Looting has swept the city. There have also been outbreaks of shootings and car hijackings, and reports of rapes.

In Washington, senators said they would launch an inquiry on Wednesday into the federal response to Katrina and emergency preparedness.

Some African-American leaders in Congress have also criticised the administration's approach.

"We cannot allow it to be said by history that the difference between those who lived and... died... was nothing more than poverty, age or skin colour," congressman Senator Elijah Cummings said.

Story from BBC NEWS:
http://news.bbc.co.uk/go/pr/fr/-/2/hi/americas/4210646.stm

Published: 2005/09/03 10:49:29 GMT

© BBC MMV

Good.
Let's hope thing continue to improve and the Senate gets to the bottom of it.
 
I hope the Senate will also investigate itself, as a branch of Congress, it should have funded the work needed to raise the levees in years past.
 
That's a good point, Yankee.

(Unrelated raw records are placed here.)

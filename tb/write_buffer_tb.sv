// write_buffer_tb: self-checking test of write_buffer between a request source that
// behaves like a cache's memory port and the combinational memory model.
// Random line reads and word writes
// from the cache side, with idle cycles, over a few lines. Every read must
// return the newest data (the checker's own memory copy), including words
// still waiting in the buffer. The test also checks that reads take the
// memory port ahead of a buffered write, that bypassing happened, and that
// after idle cycles the buffer is empty and memory holds every write.
module write_buffer_tb;
  import cache_pkg::*;

  logic clk = 0, rst = 1;
  always #5 clk = ~clk;

  logic              creq_val, mreq_val;
  mem_req_t          creq, mreq;
  logic [LINE_W-1:0] cresp_data, mresp_data;
  logic              empty, ev1, ev2;

  write_buffer #(.NUM_ENTRIES(4)) dut (.clk, .rst, .creq_val, .creq, .cresp_data,
    .mreq_val, .mreq, .mresp_data, .empty(empty), .bypass_event(ev1));
  magic_mem mem (.clk, .rst, .memreq_val(mreq_val), .memreq(mreq), .memresp_data(mresp_data));

  int checks = 0, failures = 0;
  int n_ev1 = 0, n_ev2 = 0;
  logic [31:0] shadow [4096];

  function automatic logic [31:0] init_word(input logic [29:0] w);
    return (32'(w) * 32'h9E37_79B1) ^ 32'h5A5A_0000;
  endfunction

  task automatic check(input bit ok, input string what);
    checks++;
    if (!ok) begin failures++; $display("FAIL %0t: %s", $time, what); end
  endtask

  initial begin
    repeat (20000) @(posedge clk);
    failures++;
    $display("TB_RESULT checks=%0d failures=%0d", checks, failures);
    $finish;
  end

  always @(posedge clk) if (!rst) begin
    if (ev1) n_ev1++;
    if (ev2) n_ev2++;
  end

  task automatic idle(input int n);
    repeat (n) begin
      @(negedge clk);
      creq_val = 0;
    end
  endtask

  task automatic rd(input logic [31:0] a);
    @(negedge clk);
    creq_val = 1;
    creq = '{rtype: REQ_READ, addr: {a[31:4], 4'h0}, data: '0};
    #1;
    for (int w = 0; w < 4; w++)
      check(cresp_data[w*32 +: 32] == shadow[{a[13:4], 2'(w)}],
            $sformatf("line %h word %0d got %h exp %h", a, w, cresp_data[w*32 +: 32],
                      shadow[{a[13:4], 2'(w)}]));
    check(mreq_val ? (mreq.rtype == REQ_READ && mreq.addr == {a[31:4], 4'h0}) : 1'b1,
          "memory port carries the cache read");
  endtask

  task automatic wr(input logic [31:0] a, input logic [31:0] d);
    @(negedge clk);
    creq_val = 1;
    creq = '{rtype: REQ_WRITE, addr: {a[31:2], 2'b00}, data: zext(d)};
    shadow[a[13:2]] = d;
  endtask

  initial begin
    int h0, n;
    for (int i = 0; i < 4096; i++) shadow[i] = init_word(30'(i));
    creq_val = 0; creq = '0; ev2 = 0; empty = 0;
    repeat (2) @(posedge clk);
    @(negedge clk) rst = 0;
    // a burst of writes longer than the buffer, then reads of the same lines
    for (int i = 0; i < 6; i++) wr(32'h1000 + 32'(4 * i), 32'hAB00_0000 + 32'(i));
    // each write cycle leaves the port free, so older writes have drained:
    // only the last word is still buffered when the reads arrive
    rd(32'h1010);
    rd(32'h1000);
    check(!empty, "the newest write still waits behind the reads");
    idle(1);
    check(n_ev1 == 1, $sformatf("one read bypassed from the buffer (%0d)", n_ev1));
    // random traffic
    for (int i = 0; i < 2000; i++) begin
      logic [31:0] a;
      a = 32'h1000 | {18'h0, 2'($urandom_range(3)), 6'h0, 2'($urandom_range(3)),
                      2'($urandom_range(3)), 2'b00};
      n = $urandom_range(9);
      if (n < 4)      wr(a, $urandom);
      else if (n < 8) rd(a);
      else            idle(1);
    end
    idle(8);
    check(empty, "buffer drains when idle");
    for (int i = 0; i < 4096; i++)
      if (mem.words[i] != shadow[i]) check(0, $sformatf("memory word %0d not written", i));
    check(1, "memory holds every write");
    $display("bypasses=%0d", n_ev1);
    $display("TB_RESULT checks=%0d failures=%0d", checks, failures);
    $finish;
  end
endmodule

I almost don't want to know how many pet projects received funding in lieu of NO's badly needed improvements.

I just think that there have to be repurcussions somewhere for the pathetic lack of logistical planning for this disaster. They had two or more days warning for what they'd already identified as one of the worst potential weather-related disasters years ago, and it almost seems like deployment started on day +2 instead of -2 for some unfathomable reason.

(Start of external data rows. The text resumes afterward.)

| Block | What it does |
|---|---|
| `hall_filter` | Two-flop synchroniser. It samples the lines every `HALL_SAMPLE_TICKS` (280 = 7 µs). A line accepts a new level only after `filt_cycles` equal samples in a row. |
| `pulse_width_meas` | Measures a line's high time in whole microseconds, up to 65535 µs. |
| `rpm_calc` | Computes rpm = 60·10⁶ / (12·T_high[µs]) as Q16.16, using the sequential divider `seq_divider`. |
| `pid_ctrl` | Speed PID with set-point weighting and a filtered derivative, limited to the duty range. |
| `pwm_center` | Up/down counter that gives the centre-aligned PWM and an ADC trigger at the pulse centre. |
| `comm_lut` | Six-step table: Hall code and direction select the inverter mode and the gate requests. |
| `gate_ctrl` | Selects the mode source (Hall, forced, or sensorless). Applies PWM to the upper gate, the safe state and the dead time. |
| `dead_time` | Delays each gate's turn-on by `dt_ticks`. Turn-off is immediate. |
| `current_meas` | Optional 4th-order Butterworth filter, ADC code to mA, and Ic = −(Ia + Ib). |
| `butterworth_lp4` | Two `biquad` sections, 1 kHz cut-off at 100 kS/s. The coefficients are computed at elaboration. |
| `g_func` | H functions, the ratio G, and a threshold/hysteresis commutation detector. |
| `bemf_observer` | Estimates the three line back EMFs with a PI-corrected current model. The estimates are indicators only. |
| `dma_interleave` | Packs six words per sample into one FIFO (`sync_fifo`). Has a sticky overflow flag. |
| `bldc_fpga_top` | Wires the loops together. Holds the µs PID tick, the duty register and the host ports. |

`bldc_pkg` holds the shared types:

- the Q formats;
- `gates_t`, the six gate bits;
- `mode_t`;
- the safe/PID state enum;
- the PID, G and observer configuration structs;
- the mode-to-gates and next-mode functions.

## Commutation: from Hall code to inverter mode

The bridge uses the usual numbering:

- S1 and S4 are the upper and lower switches of phase A;
- S3 and S6 are those of phase B;
- S5 and S2 are those of phase C.

A mode is one of the six 60° conduction intervals. In each mode one upper and
one lower switch are on, and the third phase floats:

| Mode | Switches | Current path | Hall code C·4+B·2+A, direction 0 |
|---|---|---|---|
| I   | S5 + S6 | C → B | 3 |
| II  | S1 + S6 | A → B | 2 |
| III | S1 + S2 | A → C | 6 |
| IV  | S3 + S2 | B → C | 4 |
| V   | S3 + S4 | B → A | 5 |
| VI  | S5 + S4 | C → A | 1 |

Direction 1 selects the opposite mode, with upper and lower swapped (I↔IV,
II↔V, III↔VI). That reverses the torque.

Codes 0 and 7 cannot come from healthy 120° sensors. Both switch everything off.

Only the entry for code 1 is fixed by the original drive: C upper and A lower.
The other five follow from the Hall sequence of a 120° sensor set. The
top-level testbench confirms them on a motor model: the table must produce
torque in the direction it was asked for. If your motor's sensors are wired
differently, edit the `case` in `comm_lut.sv`.

In every mode the upper switch follows the PWM and the lower switch is held on.
Three things override the table, in this order of priority:

1. The safe state, which switches everything off.
2. `forced_mode` 1–6, for bench tests.
3. `sensorless` = 1. A mode counter is then loaded with the Hall mode and steps
   one mode per G-function trigger. It steps backwards when `direction` = 1.

## PWM, ADC trigger and dead time

`pwm_center` runs a phase counter over a full period of 2·`half_period` ticks.
From it, it derives a triangle that counts down and then up. The output is high
while the triangle is below the compare value, so the pulse is centred on the
bottom of the triangle. The compare value is:

```
cmp = duty · half_period
```

`duty` is in Q16.16, from 0 to 1.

In general though, I'm with you Babbler - let's just hope things keep improving and that some progress is made regarding the mistakes of this incident.
 
So, now we've seen how well prepared we are for a disaster we know is coming to a major city. Imagine how well it would go if an unexpected disaster struck a big metro area. Say, a small nuke or dirty bomb in Denver, or Detroit? A big quake in LA? We are woefully unprepared. This should be a wake up call for all the emergency planners in the US.
 
Birdjaguar said:
So, now we've seen how well prepared we are for a disaster we know is coming to a major city. Imagine how well it would go if an unexpected disaster struck a big metro area. Say, a small nuke or dirty bomb in Denver, or Detroit? A big quake in LA? We are woefully unprepared. This should be a wake up call for all the emergency planners in the US.

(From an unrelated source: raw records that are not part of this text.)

// bldc_pkg - types and constants shared by the BLDC motor-control FPGA blocks.
//
// The controller runs from one 40 MHz clock (25 ns tick; the 50-tick dead time
// is 1.25 us). Signals are fixed point: Q16.16 (signed 32 bit, 16 fractional
// bits) for speeds, currents in mA, voltages in mV, duty cycle and the
// G function; Q8.24 for controller gains and weights so that small gains such
// as an integral gain of 1e-6 stay representable. Using fixed point instead of
// single-precision floating point is a choice of this design.
//
// Inverter naming follows the usual six-switch bridge: S1/S4 are the upper and
// lower transistor of phase A, S3/S6 of phase B, S5/S2 of phase C. Modes I..VI
// are the six conduction intervals of six-step commutation:
//   I: S5+S6 (C->B)  II: S1+S6 (A->B)  III: S1+S2 (A->C)
//   IV: S3+S2 (B->C) V: S3+S4 (B->A)   VI: S5+S4 (C->A)
package bldc_pkg;

  localparam int unsigned CLK_HZ = 40_000_000;
  localparam int unsigned TICKS_PER_US = CLK_HZ / 1_000_000;

  typedef logic signed [31:0] q16_t;   // Q16.16
  typedef logic signed [31:0] q24_t;   // Q8.24

  localparam q16_t Q16_ONE = 32'sh0001_0000;
  localparam q24_t Q24_ONE = 32'sh0100_0000;

  // Gate signals of the bridge. Phase order matches the front-panel names
  // PhaseA_Upper .. PhaseC_Lower.
  typedef struct packed {
    logic a_up;
    logic b_up;
    logic c_up;
    logic a_lo;
    logic b_lo;
    logic c_lo;
  } gates_t;

  localparam gates_t GATES_OFF = '0;

  // Inverter mode, 0 = no mode (all switches off), 1..6 = modes I..VI.
  typedef logic [2:0] mode_t;

  // Top-level state of the FPGA personality.
  typedef enum logic [1:0] {
    ST_SAFE    = 2'd0,   // all transistors off, PID held in reset
    ST_PID     = 2'd1    // closed-loop speed control
  } fpga_state_e;

  // PID configuration (Q8.24 gains/weights, Q16.16 output limits).
  typedef struct packed {
    q24_t kp;         // proportional gain
    q24_t ki;         // integral gain (per update)
    q24_t kd;         // derivative gain (per update)
    q24_t a;          // derivative filter coefficient
    q24_t beta;       // set-point weight of the P term
    q24_t gamma;      // set-point weight of the D term
    q16_t out_high;   // upper output limit (duty)
    q16_t out_low;    // lower output limit (duty)
  } pid_cfg_t;

  // Parameters of the sensorless G-function loop.
  typedef struct packed {
    logic [7:0]  i_upscale;   // integer gain applied to the currents
    logic [15:0] vbus_mv;     // motor supply voltage, mV
    q16_t        r_ohm;       // phase-to-phase winding resistance term, Ohm
    q16_t        l_per_dt;    // inductance divided by the sample period, Ohm
    q16_t        threshold;   // G level that signals a commutation
    q16_t        hysteresis;  // G must fall below threshold-hysteresis to re-arm
  } g_cfg_t;

  // Coefficients of the BEMF observer, per sample period dt, for line
  // (phase-to-phase) resistance R and inductance L.
  typedef struct packed {
    q24_t a;          // dt*R/L
    q24_t b;          // dt/L, mA per mV
    q24_t kp;         // proportional gain of the correction, mV per mA
    q24_t ki;         // integral gain of the correction per sample, mV per mA
  } obs_cfg_t;

  // Switching function of one phase: +1 upper on, -1 lower on, 0 floating.
  function automatic logic signed [1:0] sf(input logic up, input logic lo);
    if (up && !lo)      return 2'sd1;
    else if (lo && !up) return -2'sd1;
    else                return 2'sd0;
  endfunction

  // Gate requests of a mode (Fig. of the six conduction intervals).
  function automatic gates_t mode_gates(input mode_t m);
    gates_t g;
    g = GATES_OFF;
    unique case (m)
      3'd1: begin g.c_up = 1'b1; g.b_lo = 1'b1; end
      3'd2: begin g.a_up = 1'b1; g.b_lo = 1'b1; end
      3'd3: begin g.a_up = 1'b1; g.c_lo = 1'b1; end
      3'd4: begin g.b_up = 1'b1; g.c_lo = 1'b1; end
      3'd5: begin g.b_up = 1'b1; g.a_lo = 1'b1; end
      3'd6: begin g.c_up = 1'b1; g.a_lo = 1'b1; end
      default: g = GATES_OFF;
    endcase
    return g;
  endfunction

  // Next mode in the conduction sequence (rev=0: I->II->..->VI->I).
  function automatic mode_t mode_step(input mode_t m, input logic rev);
    if (m == 3'd0 || m == 3'd7) return m;
    if (!rev) return (m == 3'd6) ? 3'd1 : m + 3'd1;
    else      return (m == 3'd1) ? 3'd6 : m - 3'd1;
  endfunction

endpackage
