// bemf_observer - back-EMF observer for the three line pairs ab, bc, ca.
//
// Each line xy carries a current model of the winding pair,
//   L di/dt = v_xy - R i - e_xy,
// driven by the line voltage of the applied mode and by the estimated back
// EMF e_xy. The model current is compared with the measured line current
// i_xy = i_x - i_y, and a PI correction of the difference becomes the
// estimate:
//   err     = i_hat - i_xy
//   acc     = acc + ki*err                    (limited to +-Vbus)
//   e_hat   = kp*err + acc                    (limited to +-Vbus)
//   i_hat   = i_hat + b*(v_xy - e_hat) - a*i_hat
// with a = dt*R/L and b = dt/L for the sample period dt. The PI loop drives
// the current error to zero, and it does so only when e_hat equals the real
// back EMF, so no current derivative is needed (less noise than the G
// function). Line voltages come from the switching functions of the applied
// mode: v_xy = Vbus/2*(SF_x - SF_y), SF = +1 upper on, -1 lower on, 0 off.
// The current model, the PI correction of the current error and the output
// limit follow the original observer, which was studied only in simulation;
// the forward-Euler discretisation, the error sign that makes the loop
// stable (err = model - measured), the anti-windup limit and the fixed-point
// formats are this design's choices. Units: currents Q16.16 mA, voltages
// Q16.16 mV, coefficients Q8.24.
// Timing: one update per in_valid; outputs are registered and out_valid
// pulses one clock after in_valid. clr resets all states to zero.
module bemf_observer
  import bldc_pkg::*;
(
  input  logic        clk,
  input  logic        rst_n,
  input  logic        clr,
  input  logic        in_valid,
  input  q16_t        ia,
  input  q16_t        ib,
  input  q16_t        ic,
  input  mode_t       mode,
  input  logic [15:0] vbus_mv,
  input  obs_cfg_t    cfg,
  output q16_t        e_ab,
  output q16_t        e_bc,
  output q16_t        e_ca,
  output q16_t        ih_ab,
  output q16_t        ih_bc,
  output q16_t        ih_ca,
  output logic        out_valid
);

  typedef logic signed [63:0] w_t;
  typedef logic signed [95:0] p_t;

  q16_t ih   [3];
  q16_t acc  [3];
  q16_t eh   [3];
  q16_t ih_n [3];
  q16_t acc_n[3];
  q16_t eh_n [3];
  q16_t iline[3];
  w_t   vline[3];
  gates_t sw;
  logic signed [1:0] sfa, sfb, sfc;
  w_t   vmax;

  // coefficient (Q8.24) times value (Q16.16) -> Q16.16, wide
  function automatic w_t mulq(input q24_t k, input w_t x);
    p_t p;
    p = (p_t'(k) * p_t'(x)) >>> 24;
    return w_t'(p);
  endfunction

  function automatic w_t lim(input w_t x, input w_t m);
    if (x > m)       return m;
    else if (x < -m) return -m;
    else             return x;
  endfunction

  function automatic q16_t sat32(input w_t x);
    if (x > w_t'(32'sh7FFF_FFFF))       return 32'sh7FFF_FFFF;
    else if (x < -w_t'(32'sh7FFF_FFFF)) return -32'sh7FFF_FFFF;
    else                                return q16_t'(x);
  endfunction

  always_comb begin
    sw   = mode_gates(mode);
    sfa  = sf(sw.a_up, sw.a_lo);
    sfb  = sf(sw.b_up, sw.b_lo);
    sfc  = sf(sw.c_up, sw.c_lo);
    vmax = w_t'({1'b0, vbus_mv}) <<< 16;
    vline[0] = (w_t'({1'b0, vbus_mv}) * (w_t'(sfa) - w_t'(sfb))) <<< 15;
    vline[1] = (w_t'({1'b0, vbus_mv}) * (w_t'(sfb) - w_t'(sfc))) <<< 15;
    vline[2] = (w_t'({1'b0, vbus_mv}) * (w_t'(sfc) - w_t'(sfa))) <<< 15;
    iline[0] = ia - ib;
    iline[1] = ib - ic;
    iline[2] = ic - ia;
    for (int k = 0; k < 3; k++) begin
      w_t err, ac, e;
      err      = w_t'(ih[k]) - w_t'(iline[k]);
      ac       = lim(w_t'(acc[k]) + mulq(cfg.ki, err), vmax);
      e        = lim(mulq(cfg.kp, err) + ac, vmax);
      acc_n[k] = q16_t'(ac);
      eh_n[k]  = q16_t'(e);
      ih_n[k]  = sat32(w_t'(ih[k]) + mulq(cfg.b, vline[k] - e) - mulq(cfg.a, w_t'(ih[k])));
    end
  end

  always_ff @(posedge clk or negedge rst_n) begin
    if (!rst_n) begin
      for (int k = 0; k < 3; k++) begin ih[k] <= '0; acc[k] <= '0; eh[k] <= '0; end
      out_valid <= 1'b0;
    end else begin
      out_valid <= in_valid && !clr;
      if (clr) begin
        for (int k = 0; k < 3; k++) begin ih[k] <= '0; acc[k] <= '0; eh[k] <= '0; end
      end else if (in_valid) begin
        for (int k = 0; k < 3; k++) begin
          ih[k]  <= ih_n[k];
          acc[k] <= acc_n[k];
          eh[k]  <= eh_n[k];
        end
      end
    end
  end

  assign e_ab  = eh[0];
  assign e_bc  = eh[1];
  assign e_ca  = eh[2];
  assign ih_ab = ih[0];
  assign ih_bc = ih[1];
  assign ih_ca = ih[2];

endmodule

What was 9/11 then? That *was* the wakeup call. What we are seeing now is the completely failure of the wakeup call.
 
Uiler said:
What was 9/11 then? That *was* the wakeup call. What we are seeing now is the completely failure of the wakeup call.
It did, but only for terrorism. Gov't officals started to neglect natural disaster planning; hence NOLA under water.
 
Babbler said:
It did, but only for terrorism. Gov't officals started to neglect natural disaster planning; hence NOLA under water.

But a lot of the issues are the same. For example a big problem in 9/11 was a breakdown in communications between groups of emergency workers and law enforcement. Individual workers were basically left on their own with no central co-ordination. The same thing happened in New Orleans and has to have contributed to the feeling of "Is *anyone* in charge here?" that permeated the city. In fact I think communication was one of the major areas identifed in need of reform after 9/11. If they failed so spectacularly in New Orleans for an event that they had ample warning for it is highly likely they fail spectacularly in an event which they have no warning for.
 
Uiler said:
What was 9/11 then? That *was* the wakeup call. What we are seeing now is the completely failure of the wakeup call.
9-11 was a sudden, shameful attack, but one which only impacted a very small geographic area. Evacuation meant going 20 blocks north to a friends apartment. A real disaster would be if everyone on Manhatten had to be moved out or left to die. 9-11 may have taught us to manage small disasters better; New Orleans shoud help us see that we cannot handle big ones.